I very much regret that we have failed to persuade the UK Government not to tax the lump sum we've been able to provide to social care workers. And the fact that it is being used as evidence of income for the benefits system is an even bigger blow to those people who work every day in that sector to earn a living and now find the money that was provided to them from the Welsh Government being taken away from them by the UK Government through universal credit.
The election may be over, First Minister, but the bitter legacy of deep poverty and inequality in our communities, which is bequeathed to us by this deeply unequal United Kingdom, that persists. The 31 per cent of our children in Wales who are living in poverty: how can you argue that the union has been a force for untrammelled good for them? Contrast that with New Zealand: this last week, a radical well-being budget was passed by the Government there that will drive down child poverty this year to half the level in Wales. That's a Labour Government, but of an independent country that has the power to choose its own future.
Now, you as a Government have pledged to lead a new national civic conversation on the constitutional future of Wales. Will it be a genuinely open conversation—open to the possibilities of independence and, yes, the challenges too? Open to it at least as a plan B, if Wales says 'yes' to radical federalism, but Westminster continues to say 'no' to Wales. Now, that would be a conversation that I and my party would be happy to join.

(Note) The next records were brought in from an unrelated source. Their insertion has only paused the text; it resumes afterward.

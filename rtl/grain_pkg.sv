// grain_pkg: sizes and the state-update function of the Grain v.1 stream cipher.
//
// State: an 80-bit LFSR s and an 80-bit NLFSR b. Bit j of each vector holds
// s_(i+j) / b_(i+j) at time i, so bit 0 is the oldest bit and leaves first, and
// the new bit enters at position 79. One call of grain_step performs one clock of
// the cipher:
//   f: s_(i+80) = s_(i+62) ^ s_(i+51) ^ s_(i+38) ^ s_(i+23) ^ s_(i+13) ^ s_i
//   g: b_(i+80) = s_i ^ (NLFSR feedback polynomial of b, linear and product terms)
//   h(x0..x4) with x0..x4 = s_(i+3), s_(i+25), s_(i+46), s_(i+64), b_(i+63)
//   z_i = b_(i+1) ^ b_(i+2) ^ b_(i+4) ^ b_(i+10) ^ b_(i+31) ^ b_(i+43) ^ b_(i+56) ^ h
// During initialisation z_i is also XORed into both feedback bits and no keystream
// is released.
package grain_pkg;

  localparam int unsigned KEY_W       = 80;
  localparam int unsigned IV_W        = 64;
  localparam int unsigned FSR_W       = 80;
  // Number of initialisation clocks (two full rounds of the 80-bit state).
  localparam int unsigned INIT_CLOCKS = 160;
  // Largest number of keystream bits per clock considered for this design.
  localparam int unsigned MAX_RADIX   = 32;

  typedef struct packed {
    logic [FSR_W-1:0] nfsr;  // b_(i+79) .. b_i
    logic [FSR_W-1:0] lfsr;  // s_(i+79) .. s_i
  } grain_state_t;

  // Output filter h(x0, x1, x2, x3, x4).
  function automatic logic grain_h(input logic x0, x1, x2, x3, x4);
    return x1 ^ x4 ^ (x0 & x3) ^ (x2 & x3) ^ (x3 & x4) ^ (x0 & x1 & x2)
         ^ (x0 & x2 & x3) ^ (x0 & x2 & x4) ^ (x1 & x2 & x4) ^ (x2 & x3 & x4);
  endfunction

  // Keystream bit z_i of the current state.
  function automatic logic grain_z(input grain_state_t st);
    logic [FSR_W-1:0] s, b;
    s = st.lfsr;
    b = st.nfsr;
    return b[1] ^ b[2] ^ b[4] ^ b[10] ^ b[31] ^ b[43] ^ b[56]
         ^ grain_h(s[3], s[25], s[46], s[64], b[63]);
  endfunction

  // LFSR feedback f.
  function automatic logic grain_f(input logic [FSR_W-1:0] s);
    return s[62] ^ s[51] ^ s[38] ^ s[23] ^ s[13] ^ s[0];
  endfunction

  // NLFSR feedback g, including the s_i term.
  function automatic logic grain_g(input logic [FSR_W-1:0] s, input logic [FSR_W-1:0] b);
    return s[0] ^ b[0] ^ b[9] ^ b[14] ^ b[21] ^ b[28] ^ b[33] ^ b[37] ^ b[45] ^ b[52]
         ^ b[60] ^ b[62]
         ^ (b[63] & b[60]) ^ (b[37] & b[33]) ^ (b[15] & b[9])
         ^ (b[60] & b[52] & b[45]) ^ (b[33] & b[28] & b[21])
         ^ (b[63] & b[45] & b[28] & b[9]) ^ (b[60] & b[52] & b[37] & b[33])
         ^ (b[63] & b[60] & b[21] & b[15])
         ^ (b[63] & b[60] & b[52] & b[45] & b[37])
         ^ (b[33] & b[28] & b[21] & b[15] & b[9])
         ^ (b[52] & b[45] & b[37] & b[33] & b[28] & b[21]);
  endfunction

  // One clock of the cipher. With init set, z is fed back into both registers.
  function automatic grain_state_t grain_step(input grain_state_t st, input logic init);
    grain_state_t nx;
    logic         z, fb_s, fb_b;
    z    = grain_z(st);
    fb_s = grain_f(st.lfsr) ^ (init & z);
    fb_b = grain_g(st.lfsr, st.nfsr) ^ (init & z);
    nx.lfsr = {fb_s, st.lfsr[FSR_W-1:1]};
    nx.nfsr = {fb_b, st.nfsr[FSR_W-1:1]};
    return nx;
  endfunction

  // Parallel-load value: b_j = k_j; s_j = IV_j for j < 64, the last 16 LFSR bits 1.
  function automatic grain_state_t grain_load_value(input logic [KEY_W-1:0] key,
                                                    input logic [IV_W-1:0]  iv);
    grain_state_t ld;
    ld.nfsr = key;
    ld.lfsr = {{(FSR_W-IV_W){1'b1}}, iv};
    return ld;
  endfunction

endpackage
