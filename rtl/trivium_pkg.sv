// trivium_pkg: sizes and the state-update function of the Trivium stream cipher.
//
// State: three coupled NLFSRs A (93 bits), B (84 bits) and C (111 bits). Bit j of
// each vector holds a_(i+j), b_(i+j), c_(i+j) at time i: bit 0 is the oldest bit and
// the new bit enters at the top. One call of trivium_step performs one clock:
//   a_(i+93)  = a_(i+24) ^ c_i ^ (c_(i+1) & c_(i+2)) ^ c_(i+45)
//   b_(i+84)  = b_(i+6)  ^ a_i ^ (a_(i+1) & a_(i+2)) ^ a_(i+27)
//   c_(i+111) = c_(i+24) ^ b_i ^ (b_(i+1) & b_(i+2)) ^ b_(i+15)
//   z_i       = a_i ^ b_i ^ c_i ^ a_(i+27) ^ b_(i+15) ^ c_(i+45)
// In the usual s1..s288 numbering a_j is s_(93-j), b_j is s_(177-j) and c_j is
// s_(288-j). Initialisation runs 1152 clocks (four times the 288-bit state) with
// the same update and no keystream.
package trivium_pkg;

  localparam int unsigned KEY_W       = 80;
  localparam int unsigned IV_W        = 80;
  localparam int unsigned A_W         = 93;
  localparam int unsigned B_W         = 84;
  localparam int unsigned C_W         = 111;
  localparam int unsigned INIT_CLOCKS = 4 * (A_W + B_W + C_W);  // 1152
  localparam int unsigned MAX_RADIX   = 64;

  typedef struct packed {
    logic [C_W-1:0] c;
    logic [B_W-1:0] b;
    logic [A_W-1:0] a;
  } trivium_state_t;

  function automatic logic trivium_z(input trivium_state_t st);
    return st.a[0] ^ st.b[0] ^ st.c[0] ^ st.a[27] ^ st.b[15] ^ st.c[45];
  endfunction

  function automatic trivium_state_t trivium_step(input trivium_state_t st);
    trivium_state_t nx;
    logic           fa, fb, fc;
    fa = st.a[24] ^ st.c[0] ^ (st.c[1] & st.c[2]) ^ st.c[45];
    fb = st.b[6]  ^ st.a[0] ^ (st.a[1] & st.a[2]) ^ st.a[27];
    fc = st.c[24] ^ st.b[0] ^ (st.b[1] & st.b[2]) ^ st.b[15];
    nx.a = {fa, st.a[A_W-1:1]};
    nx.b = {fb, st.b[B_W-1:1]};
    nx.c = {fc, st.c[C_W-1:1]};
    return nx;
  endfunction

  // Parallel-load value:
  //   (a_0..a_92)  = (0,..,0, k_79..k_0)   i.e. a_(92-j) = k_j
  //   (b_0..b_83)  = (0,0,0,0, IV_79..IV_0) i.e. b_(83-j) = IV_j
  //   (c_0..c_110) = (1,1,1,0,..,0)
  function automatic trivium_state_t trivium_load_value(input logic [KEY_W-1:0] key,
                                                        input logic [IV_W-1:0]  iv);
    trivium_state_t ld;
    ld.a = '0;
    ld.b = '0;
    ld.c = '0;
    for (int j = 0; j < KEY_W; j++) ld.a[A_W-1-j] = key[j];
    for (int j = 0; j < IV_W; j++)  ld.b[B_W-1-j] = iv[j];
    ld.c[2:0] = 3'b111;
    return ld;
  endfunction

endpackage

Well, Llywydd, I am looking forward very much to being able to develop plans for that civic conversation. I want to do it with parties right across the Chamber who have a serious interest in the future of the United Kingdom and Wales's place within it. I don't define any ideas out of that conversation because, if it's a civic conversation, citizens will have the ability to make that contribution. All those possibilities will be able to be rehearsed within it.

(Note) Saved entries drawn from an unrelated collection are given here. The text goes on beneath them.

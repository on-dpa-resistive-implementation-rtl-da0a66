// fsr_init_ctrl: phase sequencer shared by the Grain v.1 and Trivium cores.
//
// A stream cipher core goes through three phases: the parallel load of key and IV
// (one clock), an initialisation run of INIT_CLOCKS state updates during which no
// keystream is released, and the keystream phase. With RADIX state updates per
// clock, initialisation lasts INIT_CLOCKS/RADIX clocks. The controller is a
// three-state machine with a down-counter; its encoding, the reset and the
// handshake are choices of this design.
//
// Interface:
//   load          request a new key/IV load; sampled at the rising clock edge.
//                 It may be raised in any phase and restarts the sequence.
//   load_n_shift  to the state registers: 0 while load is high (parallel load)
//   init_phase    1 during initialisation (cores feed their output back into the
//                 state, or suppress the keystream)
//   ks_valid      1 in the keystream phase: the core's keystream output is valid
// Timing: after the clock edge that samples load=1, init_phase is high for exactly
// INIT_CLOCKS/RADIX clocks, then ks_valid stays high up to the clock edge that
// samples the next load.
module fsr_init_ctrl #(
  parameter int unsigned INIT_CLOCKS = 160,
  parameter int unsigned RADIX       = 1
) (
  input  logic clk,
  input  logic rst_n,
  input  logic load,
  output logic load_n_shift,
  output logic init_phase,
  output logic ks_valid
);

  localparam int unsigned NCYC = INIT_CLOCKS / RADIX;
  localparam int unsigned CW   = $clog2(NCYC + 1);

  typedef enum logic [1:0] {
    ST_IDLE = 2'd0,
    ST_INIT = 2'd1,
    ST_RUN  = 2'd2
  } phase_e;

  phase_e        phase;
  logic [CW-1:0] remaining;

  always_ff @(posedge clk or negedge rst_n) begin
    if (!rst_n) begin
      phase     <= ST_IDLE;
      remaining <= '0;
    end else if (load) begin
      phase     <= ST_INIT;
      remaining <= CW'(NCYC);
    end else begin
      unique case (phase)
        ST_INIT: begin
          remaining <= remaining - 1'b1;
          if (remaining == CW'(1)) phase <= ST_RUN;
        end
        ST_RUN:  phase <= ST_RUN;
        default: phase <= ST_IDLE;
      endcase
    end
  end

  always_comb begin
    load_n_shift = ~load;
    init_phase   = (phase == ST_INIT);
    ks_valid     = (phase == ST_RUN);
  end

  initial begin
    assert (INIT_CLOCKS % RADIX == 0)
      else $error("INIT_CLOCKS (%0d) must be a multiple of RADIX (%0d)", INIT_CLOCKS, RADIX);
  end

endmodule
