// tb_fsr_init_ctrl: self-checking testbench for the cipher phase sequencer.
//
// Two sequencers are checked: the Grain v.1 setting (160 initialisation clocks,
// RADIX 1) and the Trivium setting at RADIX 64 (1152/64 = 18 clocks). After reset
// both must be idle. A load pulse must give load_n_shift = 0 in that cycle, then
// init_phase for exactly the expected number of clocks, then ks_valid until the
// next load. A load in the middle of initialisation must restart the count.
module tb_fsr_init_ctrl;

  logic clk = 1'b0;
  logic rst_n;
  logic load;
  logic lns_g, init_g, valid_g;
  logic lns_t, init_t, valid_t;

  int checks   = 0;
  int failures = 0;

  always #5 clk = ~clk;

  fsr_init_ctrl #(.INIT_CLOCKS(160), .RADIX(1)) dut_g (
    .clk(clk), .rst_n(rst_n), .load(load),
    .load_n_shift(lns_g), .init_phase(init_g), .ks_valid(valid_g)
  );

  fsr_init_ctrl #(.INIT_CLOCKS(1152), .RADIX(64)) dut_t (
    .clk(clk), .rst_n(rst_n), .load(load),
    .load_n_shift(lns_t), .init_phase(init_t), .ks_valid(valid_t)
  );

  task automatic check(input bit cond, input string what);
    checks++;
    if (!cond) begin
      failures++;
      $display("FAIL: %s", what);
    end
  endtask

  // Pulse load and follow the phases of both sequencers for 200 clocks.
  task automatic pulse_and_follow(input int n_clocks);
    int init_g_cnt, init_t_cnt, first_valid_g, first_valid_t;
    @(negedge clk);
    load = 1'b1;
    #1;
    check(lns_g == 1'b0 && lns_t == 1'b0, "load_n_shift low during load");
    @(negedge clk);
    load = 1'b0;
    #1;
    check(lns_g == 1'b1 && lns_t == 1'b1, "load_n_shift high after load");
    init_g_cnt = 0; init_t_cnt = 0;
    first_valid_g = -1; first_valid_t = -1;
    for (int c = 1; c <= n_clocks; c++) begin
      if (init_g) init_g_cnt++;
      if (init_t) init_t_cnt++;
      check(!(init_g && valid_g) && !(init_t && valid_t), "phases exclusive");
      if (valid_g && first_valid_g < 0) first_valid_g = c;
      if (valid_t && first_valid_t < 0) first_valid_t = c;
      if (first_valid_g >= 0) check(valid_g, "Grain ks_valid stays high");
      if (first_valid_t >= 0) check(valid_t, "Trivium ks_valid stays high");
      @(negedge clk);
      #1;
    end
    check(init_g_cnt == 160, $sformatf("Grain init clocks %0d, expected 160", init_g_cnt));
    check(init_t_cnt == 18,  $sformatf("Trivium init clocks %0d, expected 18", init_t_cnt));
    check(first_valid_g == 161, $sformatf("Grain valid at %0d, expected 161", first_valid_g));
    check(first_valid_t == 19,  $sformatf("Trivium valid at %0d, expected 19", first_valid_t));
  endtask

  initial begin : watchdog
    repeat (5000) @(posedge clk);
    failures++;
    $display("FAIL: watchdog expired");
    $display("TB_RESULT checks=%0d failures=%0d", checks, failures);
    $finish;
  end

  initial begin : main
    rst_n = 1'b0;
    load  = 1'b0;
    repeat (2) @(negedge clk);
    rst_n = 1'b1;
    repeat (5) @(negedge clk);
    check(!init_g && !valid_g && !init_t && !valid_t, "idle after reset");
    check(lns_g && lns_t, "shift selected when idle");

    pulse_and_follow(200);
    // Reload in the keystream phase.
    pulse_and_follow(200);
    // Reload in the middle of initialisation: restart the full count.
    @(negedge clk);
    load = 1'b1;
    @(negedge clk);
    load = 1'b0;
    repeat (10) @(negedge clk);
    pulse_and_follow(200);

    $display("TB_RESULT checks=%0d failures=%0d", checks, failures);
    $finish;
  end

endmodule
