// fsr_load_reg: the flip-flops of a feedback shift register with parallel loading.
//
// Every bit is a D flip-flop whose input comes from a 2:1 selector made of three
// two-input NAND gates: one NAND gates the parallel-load value, one gates the
// shift value (the neighbour bit or the feedback bit), and a third NAND merges the
// two. This is the parallel key/IV loading scheme of the cipher cores: loading all
// state bits at once in a single clock edge avoids a bit-serial load whose power
// profile would reveal the key one bit at a time. The three-NAND2 overhead per
// flip-flop and the active-low load / active-high shift control follow the
// published scheme; the register width is a parameter of this design.
//
// Interface:
//   load_n_shift  0: every bit takes d_load at the next rising clock edge
//                 1: every bit takes d_shift (next state of the shift register)
//   d_load        parallel-load value (key, IV and constant bits)
//   d_shift       shift/feedback value, computed outside from q
//   q             register contents
// Timing: one rising-edge register stage, no reset (the state is initialised by a
// parallel load).
module fsr_load_reg #(
  parameter int unsigned WIDTH = 80
) (
  input  logic             clk,
  input  logic             load_n_shift,
  input  logic [WIDTH-1:0] d_load,
  input  logic [WIDTH-1:0] d_shift,
  output logic [WIDTH-1:0] q
);

  logic             load;        // inverted control, the inverter on the control line
  logic [WIDTH-1:0] nand_load;   // NAND(d_load, load)
  logic [WIDTH-1:0] nand_shift;  // NAND(d_shift, shift)
  logic [WIDTH-1:0] d;           // NAND of the two: flip-flop input

  always_comb begin
    load       = ~load_n_shift;
    nand_load  = ~(d_load  & {WIDTH{load}});
    nand_shift = ~(d_shift & {WIDTH{load_n_shift}});
    d          = ~(nand_load & nand_shift);
  end

  always_ff @(posedge clk) begin
    q <= d;
  end

endmodule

I would just say again, Llywydd, that we had an election in which the choice could not have been clearer. There were parties who stood who believed that this whole institution should be abolished, and that the governance of Wales should be handed back to Westminster. They didn't succeed in gaining support to be represented here. There was a party that believed that Wales should be taken out of the United Kingdom. If any party stands on that proposition and wins an election, then it has a mandate to take that forward. But, until it wins an election, it cannot expect that the centre of gravity of the discussion about our future will be dragged to a proposition that failed to command the support of enough people in Wales to give it a majority here on the floor of the Senedd.